Любовь как Взаимопонимание
Тема соприкосновения культур продолжена в новелле про японскую девушку в Москве. Любовь приходит как Взаимопонимание, которое, как выясняется, может возникать совершенно по любому поводу – сколь угодно экзотическому и потустороннему. Так, двух молодых японцев объединяет приверженность русской культуре, которую они воспринимают как-то по-своему, очень по-японски. Но выясняется, что выбор объекта обсуждения и привязанности не столь уж важен и вовсе не обязательно понимать его смысл. Неважно, что именно ты понял, главное – понимать друг друга.
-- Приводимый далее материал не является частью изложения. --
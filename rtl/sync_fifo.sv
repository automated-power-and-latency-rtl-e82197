// sync_fifo -- the packet queue of the network interface.
//
// A synchronous first-in first-out buffer of DEPTH words of type T, with
// valid/ready handshakes on both sides: a word is written when wr_valid and
// wr_ready (not full) and read when rd_valid (not empty) and rd_ready. The
// head word is presented on rd_data while rd_valid is high. Read and write in
// the same cycle are allowed, also when full. `count` gives the occupancy.
// Storage is a register array addressed by wrapping pointers.
//
// The network keeps packets waiting here when the router cannot take them;
// the depth (16) is this design's choice.
module sync_fifo #(
  parameter type         T     = logic [7:0],
  parameter int unsigned DEPTH = 16
) (
  input  logic                   clk,
  input  logic                   rst_n,
  input  logic                   wr_valid,
  output logic                   wr_ready,
  input  T                       wr_data,
  output logic                   rd_valid,
  input  logic                   rd_ready,
  output T                       rd_data,
  output logic [$clog2(DEPTH):0] count
);
  localparam int unsigned AW = (DEPTH > 1) ? $clog2(DEPTH) : 1;

  T                mem [DEPTH];
  logic [AW-1:0]   wptr, rptr;
  logic            do_wr, do_rd;

  assign rd_valid = (count != '0);
  assign wr_ready = (count != ($clog2(DEPTH)+1)'(DEPTH)) || rd_ready;
  assign do_rd    = rd_valid && rd_ready;
  assign do_wr    = wr_valid && wr_ready;
  assign rd_data  = mem[rptr];

  function automatic logic [AW-1:0] inc(logic [AW-1:0] v);
    return (int'(v) == int'(DEPTH) - 1) ? '0 : v + 1'b1;
  endfunction

  always_ff @(posedge clk or negedge rst_n) begin
    if (!rst_n) begin
      wptr  <= '0;
      rptr  <= '0;
      count <= '0;
    end else begin
      if (do_wr) wptr <= inc(wptr);
      if (do_rd) rptr <= inc(rptr);
      count <= count + ($clog2(DEPTH)+1)'(do_wr) - ($clog2(DEPTH)+1)'(do_rd);
    end
  end

  always_ff @(posedge clk) begin
    if (do_wr) mem[wptr] <= wr_data;
  end
endmodule
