// tb_sync_fifo -- random pushes and pops on a 16-deep FIFO against a queue
// model: order, full/empty flags and occupancy count.
module tb_sync_fifo;
  localparam int D = 16;
  int checks = 0, failures = 0;
  logic clk = 0, rst_n = 0;
  always #5 clk = ~clk;

  logic wr_valid, wr_ready, rd_valid, rd_ready;
  logic [7:0] wr_data, rd_data;
  logic [$clog2(D):0] count;
  logic [7:0] model [$];
  int full_seen = 0;

  sync_fifo #(.T(logic [7:0]), .DEPTH(D)) dut (
    .clk, .rst_n, .wr_valid, .wr_ready, .wr_data, .rd_valid, .rd_ready, .rd_data, .count
  );

  task automatic chk(string what, int got, int exp);
    checks++;
    if (got != exp) begin
      failures++;
      $display("FAIL %s: got %0d expected %0d", what, got, exp);
    end
  endtask

  initial begin
    repeat (50000) @(posedge clk);
    failures++;
    $display("watchdog expired");
    $display("TB_RESULT checks=%0d failures=%0d", checks, failures);
    $finish;
  end

  initial begin
    wr_valid = 0; rd_ready = 0; wr_data = 0;
    repeat (2) @(posedge clk);
    rst_n = 1;
    for (int c = 0; c < 5000; c++) begin
      automatic int bias = (c / 500) % 2;   // alternate filling and draining phases
      @(negedge clk);
      wr_valid = ($urandom_range(0, 3) < (bias ? 3 : 1));
      rd_ready = ($urandom_range(0, 3) < (bias ? 1 : 3));
      wr_data  = 8'($urandom);
      #1;
      chk("count", int'(count), model.size());
      chk("rd_valid", rd_valid, model.size() != 0);
      chk("wr_ready", wr_ready, (model.size() < D) || rd_ready);
      if (model.size() == D) full_seen++;
      if (rd_valid) chk("head", rd_data, model[0]);
      @(posedge clk);
      if (rd_valid && rd_ready) void'(model.pop_front());
      if (wr_valid && wr_ready) model.push_back(wr_data);
    end
    chk("reached full", full_seen > 0, 1);
    $display("TB_RESULT checks=%0d failures=%0d", checks, failures);
    $finish;
  end
endmodule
Молодые японцы еще не были знакомы, но уже многое делали параллельно и воспринимали многие вещи (в данном случае загадочный Русский мир) одинаково. Им достаточно было почувствовать, что они на одной волне и понимают друг друга с полуслова. Без такого взаимопонимания ты можешь лишь выдумывать объекты для высоких чувств, но эти чувства не пройдут даже первой простой проверки реальностью.
Любовь как Жертвенность
В новелле про секретаршу в исполнении Юлии Снигирь Любовь возникает в очередном и еще менее понятном обличье – как Жертвенность. И сразу возникает множество вопросов: а Любовь ли это? Любит ли Она, пожертвовав собой ради того, кто уже три месяца тупо сидит без работы и, не обращая на нее внимания, играет в танчики? Или Она отдалась (мысленно и физически) всесильной Маммоне? Перед нами глубокое жертвенное чувство или циничный расчет (тривиально, ради денег)? Если предательство Любимого делается ради Любимого – можем ли мы считать это проявлением Любви? Или Любимый вообще ни при чем и сделано это даже не ради денег (типовое оправдание), но стало способом приобщения к Власти, которая завораживает и притягивает сама по себе? Не ожидайте от нас прямолинейных ответов. Не даются они и в фильме.
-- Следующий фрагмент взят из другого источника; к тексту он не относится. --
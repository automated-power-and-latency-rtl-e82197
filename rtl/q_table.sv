// q_table -- per-router Q-table of the L-Learning router.
//
// One row per destination router (N_DEST rows) and one column per output
// channel in the order S, W, E, D, R, U, N; an entry holds the estimated
// number of cycles to reach the destination through that output, plus a
// "filled" bit. Only columns of connected network ports (PORT_MASK) hold
// storage, so a partially connected router has a smaller table; the local
// column R never holds a value. All entries are empty after reset.
//
// Reads: NRD independent row reads, combinational (rd_dest -> rd_val/rd_vld).
// Updates: each column p has its own update port fed by the estimate returned
// over link p (fb_in[p]); the new value is computed by q_update from the
// stored entry and written at the clock edge. Columns never share an update
// port, so up to six entries change per cycle without conflict. Reading an
// entry in the cycle it is updated returns the old value.
//
// Entries are filled at run time by the estimates returned from neighbours;
// the width Q_W and the empty bit are this design's choices.
module q_table
  import noc_pkg::*;
#(
  parameter int unsigned        N_DEST      = 30,
  parameter int unsigned        NRD         = N_PORTS,
  parameter logic [N_PORTS-1:0] PORT_MASK   = 7'b1101111,
  parameter int unsigned        LINK_LEN [N_PORTS] = '{default: 1},
  parameter int unsigned        ALPHA_NUM   = 1,
  parameter int unsigned        ALPHA_DEN   = 2
) (
  input  logic  clk,
  input  logic  rst_n,
  input  id_t   rd_dest [NRD],
  output qval_t rd_val  [NRD][N_PORTS],
  output logic  rd_vld  [NRD][N_PORTS],
  input  fb_t   fb_in   [N_PORTS]
);
  localparam int unsigned AW = (N_DEST > 1) ? $clog2(N_DEST) : 1;

  for (genvar p = 0; p < N_PORTS; p++) begin : g_col
    if (PORT_MASK[p] && p != P_R) begin : g_on
      qval_t             val [N_DEST];
      logic [N_DEST-1:0] vld;
      qval_t             old_val, new_val;
      logic              old_vld, wr;

      assign wr      = fb_in[p].valid && (int'(fb_in[p].dest) < int'(N_DEST));
      assign old_val = val[fb_in[p].dest[AW-1:0]];
      assign old_vld = vld[fb_in[p].dest[AW-1:0]];

      q_update #(.LINK_CYCLES(LINK_LEN[p]), .ALPHA_NUM(ALPHA_NUM), .ALPHA_DEN(ALPHA_DEN)) u_upd (
        .old_val(old_val), .old_vld(old_vld), .n3(fb_in[p].value), .new_val(new_val)
      );

      always_ff @(posedge clk or negedge rst_n) begin
        if (!rst_n) begin
          vld <= '0;
        end else if (wr) begin
          vld[fb_in[p].dest[AW-1:0]] <= 1'b1;
        end
      end

      always_ff @(posedge clk) begin
        if (wr) val[fb_in[p].dest[AW-1:0]] <= new_val;
      end

      for (genvar k = 0; k < NRD; k++) begin : g_rd
        assign rd_val[k][p] = val[rd_dest[k][AW-1:0]];
        assign rd_vld[k][p] = vld[rd_dest[k][AW-1:0]];
      end
    end else begin : g_off
      for (genvar k = 0; k < NRD; k++) begin : g_rd
        assign rd_val[k][p] = '0;
        assign rd_vld[k][p] = 1'b0;
      end
    end
  end
endmodule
Не проще и с другой стороной – с начальником секретарши в исполнении Владимира Машкова. Любит или нет этот человек? Да и человек ли это или чистая, нарочитая символизация кого-то, давно утратившего человеческий облик? А может, это просто единственная форма любви, на которую он способен, ведь люди же очень разные. Говоря его же собственными словами, «на романы у меня времени нет, а любить кого-то надо». Даже в этом предельно циничном существе сохраняется смутное желание чего-то «настоящего», которое, правда, редуцируется к «настоящей» груди. Но хотя бы так…
На выходе же из этой истории нам опять непонятно, что такое Любовь. Мы увидели проблески подлинного чувства или какие-то извращения – и со стороны бизнесмена, и со стороны секретарши? Легче всего сказать: «Нет, это не настоящая Любовь!» А мы знаем, какая она «настоящая»?
Любовь как Вдохновение
В следующей новелле про уличного художника в исполнении Евгения Цыганова Любовь является как Вдохновение. Она становится воплощением Творчества. Это даже не сублимация с подсознательными переходами, а полное единство творчества и любви. Одно заканчивается в момент, когда прекращается другое. По словам самого художника, ему лучше не знакомиться с понравившейся девушкой и тем более не заводить отношения – начинаются бесконечные скандалы, вынос мозга. Увидел, влюбился, нарисовал и забыл – вот линия вечного движения. Причем и объект сегодняшнего чувства сам по себе не столь важен, ведь вдохновение таится внутри самого человека, внешние объекты его только подталкивают. И кто скажет, что здесь нет Любви? Или ее действительно нет? Нам опять показывают, в какую сторону смотреть, но что именно мы увидим – вопрос открытый.